= Dataset extract =
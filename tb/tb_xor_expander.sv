// tb_xor_expander: checks the sequential network (24-input domain, 80
// chains, 3-input XORs, 4 configurations). For every configuration the
// inputs feeding each chain are found by one-hot probing and compared with
// a brute-force rerun of the synthesis procedure; the tables must use
// distinct combinations, and input use may spread by at most two (the
// greedy choice keeps it at 9..11 uses for the default sizes); random
// domains are then checked bit by bit.
module tb_xor_expander;
  import ldse_pkg::*;
  import ldse_ref_pkg::*;
  localparam int D = TESTER_CHANNELS * (SLICE_REGS + 1);
  localparam int N = SCAN_CHAINS;
  localparam int Q = GATE_INPUTS;
  localparam int C = NUM_CONFIGS;

  logic [D-1:0] domain;
  logic [$clog2(C)-1:0] cfg;
  logic [N-1:0] chain_in;
  int checks = 0, failures = 0;

  xor_expander dut (.domain, .cfg, .chain_in);

  initial begin
    #100000;
    failures++;
    $display("watchdog expired");
    $display("TB_RESULT checks=%0d failures=%0d", checks, failures);
    $finish;
  end

  task automatic check(bit cond, string msg);
    checks++;
    if (!cond) begin
      failures++;
      if (failures < 20) $display("FAIL: %s", msg);
    end
  endtask

  initial begin
    for (int c = 0; c < C; c++) begin
      automatic tbl_t t = ref_table(D, N, Q, c, TESTER_CHANNELS);
      automatic longint unsigned msk[N];
      automatic int uses[D];
      foreach (msk[i]) msk[i] = 0;
      foreach (uses[i]) uses[i] = 0;
      cfg = c[$clog2(C)-1:0];
      for (int d = 0; d < D; d++) begin
        domain = '0;
        domain[d] = 1'b1;
        #1;
        for (int i = 0; i < N; i++) if (chain_in[i]) begin
          msk[i] |= (64'd1 << d);
          uses[d]++;
        end
      end
      for (int i = 0; i < N; i++) begin
        check(msk[i] == ref_mask(t, i, Q), $sformatf("cfg %0d chain %0d mask %h ref %h", c, i, msk[i], ref_mask(t, i, Q)));
        check($countones(msk[i]) == Q, $sformatf("cfg %0d chain %0d has %0d inputs", c, i, $countones(msk[i])));
        for (int j = 0; j < i; j++)
          if (msk[i] == msk[j]) check(0, $sformatf("cfg %0d chains %0d and %0d share a gate", c, i, j));
      end
      begin
        automatic int mn = uses[0], mx = uses[0];
        foreach (uses[d]) begin
          if (uses[d] < mn) mn = uses[d];
          if (uses[d] > mx) mx = uses[d];
        end
        check(mx - mn <= 2, $sformatf("cfg %0d unbalanced input use %0d..%0d", c, mn, mx));
      end
      for (int it = 0; it < 200; it++) begin
        domain = D'({$urandom, $urandom});
        #1;
        for (int i = 0; i < N; i++) begin
          automatic bit e = 0;
          for (int k = 0; k < Q; k++) e ^= domain[t[i*Q+k]];
          check(chain_in[i] == e, $sformatf("cfg %0d chain %0d random value", c, i));
        end
      end
    end
    $display("TB_RESULT checks=%0d failures=%0d", checks, failures);
    $finish;
  end
endmodule
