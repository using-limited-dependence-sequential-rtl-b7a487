// ldse_decompressor: limited dependence sequential linear decompressor.
//
// Expands a b-bit tester slice per clock into one bit for each of n scan
// chains. Each chain is driven by a q-input XOR whose inputs are drawn from
// the current tester slice and the r previous slices held in the slice
// registers, so every scan cell depends on exactly q free variables spread
// over up to r+1 clocks. Keeping q at 2 or 3 keeps the decompressor's
// constraints simple enough for an ATPG tool to justify values through them,
// while the registers give access to free variables across clocks.
//
// For the first r slices of a cube the registers do not yet hold free
// variables of that cube. In bypass mode a second, purely combinational
// q-input XOR network on the current slice drives the chains for those
// slices (a 2:1 mux per chain); in extra-shift mode the controller holds the
// chains for r slices while the registers fill. The registers are cleared at
// the start of every cube. `cfg` picks one of the static configurations of
// both networks and is held for the whole cube.
//
// Interface: `chain_in` is combinational from `tester_slice` (zero latency);
// the chains should sample it when `chain_shift` is high. `serial_mode` only
// changes the sequencing (the chain muxes for serial mode sit with the scan
// chains). With R = 0 the block degenerates into the combinational network.
//
// The register-plus-XOR structure, the per-cube clearing, both preload
// remedies and the static configurations follow the design description.
// The gates of the bypass network, the handshake, the reset and the
// assertions on the per-cube settings are this design's own choices.
module ldse_decompressor
  import ldse_pkg::*;
#(
  parameter int unsigned CHANNELS  = TESTER_CHANNELS,
  parameter int unsigned CHAINS    = SCAN_CHAINS,
  parameter int unsigned R         = SLICE_REGS,
  parameter int unsigned GATE_IN   = GATE_INPUTS,
  parameter int unsigned CONFIGS   = NUM_CONFIGS,
  parameter int unsigned CHAIN_LEN = CHAIN_LENGTH
) (
  input  logic                                         clk,
  input  logic                                         rst_n,
  input  logic [CHANNELS-1:0]                          tester_slice,
  input  logic                                         slice_valid,
  input  logic                                         cube_start,
  input  logic [(CONFIGS > 1 ? $clog2(CONFIGS) : 1)-1:0] cfg,
  input  preload_mode_e                                preload_mode,
  input  logic                                         serial_mode,
  output logic [CHAINS-1:0]                            chain_in,
  output logic                                         chain_shift,
  output logic                                         load_done,
  output logic                                         bypass_active
);

  localparam int unsigned CW = CONFIGS > 1 ? $clog2(CONFIGS) : 1;

  logic bypass, regs_shift, regs_clear;
  logic [CHAINS-1:0] seq_out;

  decomp_ctrl #(
    .R(R), .CHAIN_LEN(CHAIN_LEN), .CHAINS(CHAINS), .CHANNELS(CHANNELS)
  ) u_ctrl (
    .clk, .rst_n, .cube_start, .slice_valid, .preload_mode, .serial_mode,
    .bypass, .regs_shift, .regs_clear, .chain_shift, .load_done
  );

  if (R > 0) begin : g_seq
    logic [R-1:0][CHANNELS-1:0] held;
    logic [CHAINS-1:0]          byp_out;

    slice_regs #(.WIDTH(CHANNELS), .DEPTH(R)) u_regs (
      .clk, .rst_n, .clear(regs_clear), .shift(regs_shift),
      .slice_in(tester_slice), .held
    );

    // Domain bit d: slice (d / b) clocks old, channel (d mod b).
    xor_expander #(
      .DOMAIN(CHANNELS * (R + 1)), .SLICE_W(CHANNELS), .CHAINS(CHAINS), .GATE_IN(GATE_IN),
      .CONFIGS(CONFIGS)
    ) u_seq_net (
      .domain({held, tester_slice}), .cfg, .chain_in(seq_out)
    );

    xor_expander #(
      .DOMAIN(CHANNELS), .SLICE_W(CHANNELS), .CHAINS(CHAINS), .GATE_IN(GATE_IN),
      .CONFIGS(CONFIGS)
    ) u_bypass_net (
      .domain(tester_slice), .cfg, .chain_in(byp_out)
    );

    assign chain_in = bypass ? byp_out : seq_out;
  end else begin : g_comb
    xor_expander #(
      .DOMAIN(CHANNELS), .SLICE_W(CHANNELS), .CHAINS(CHAINS), .GATE_IN(GATE_IN),
      .CONFIGS(CONFIGS)
    ) u_comb_net (
      .domain(tester_slice), .cfg, .chain_in(seq_out)
    );
    assign chain_in = seq_out;
  end

  assign bypass_active = bypass && slice_valid && (R > 0);

  // Static reconfiguration: the configuration and modes are fixed per cube.
  logic [CW-1:0] cfg_q;
  logic          mode_q, serial_q;
  always_ff @(posedge clk or negedge rst_n) begin
    if (!rst_n) begin
      cfg_q    <= '0;
      mode_q   <= 1'b0;
      serial_q <= 1'b0;
    end else if (slice_valid) begin
      cfg_q    <= cfg;
      mode_q   <= preload_mode;
      serial_q <= serial_mode;
    end
  end

  a_static_cfg : assert property (@(posedge clk) disable iff (!rst_n)
    (slice_valid && !cube_start && $past(slice_valid)) |->
      (cfg == cfg_q && preload_mode == preload_mode_e'(mode_q) && serial_mode == serial_q))
    else $error("configuration changed inside a test cube");

  a_cfg_range : assert property (@(posedge clk) disable iff (!rst_n)
    slice_valid |-> int'(cfg) < int'(CONFIGS))
    else $error("configuration index out of range");

endmodule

= Task to carry out =
Looking at the entries above, can you reproduce exactly the lines from the one that holds "logic [$clog2(C)-1:0] cfg;" through the one that holds "for (int i = 0; i < N; i++) if", and only those?

= The completed task =
  logic [$clog2(C)-1:0] cfg;
  logic [N-1:0] chain_in;
  int checks = 0, failures = 0;

  xor_expander dut (.domain, .cfg, .chain_in);

  initial begin
    #100000;
    failures++;
    $display("watchdog expired");
    $display("TB_RESULT checks=%0d failures=%0d", checks, failures);
    $finish;
  end

  task automatic check(bit cond, string msg);
    checks++;
    if (!cond) begin
      failures++;
      if (failures < 20) $display("FAIL: %s", msg);
    end
  endtask

  initial begin
    for (int c = 0; c < C; c++) begin
      automatic tbl_t t = ref_table(D, N, Q, c, TESTER_CHANNELS);
      automatic longint unsigned msk[N];
      automatic int uses[D];
      foreach (msk[i]) msk[i] = 0;
      foreach (uses[i]) uses[i] = 0;
      cfg = c[$clog2(C)-1:0];
      for (int d = 0; d < D; d++) begin
        domain = '0;
        domain[d] = 1'b1;
        #1;
        for (int i = 0; i < N; i++) if (chain_in[i]) begin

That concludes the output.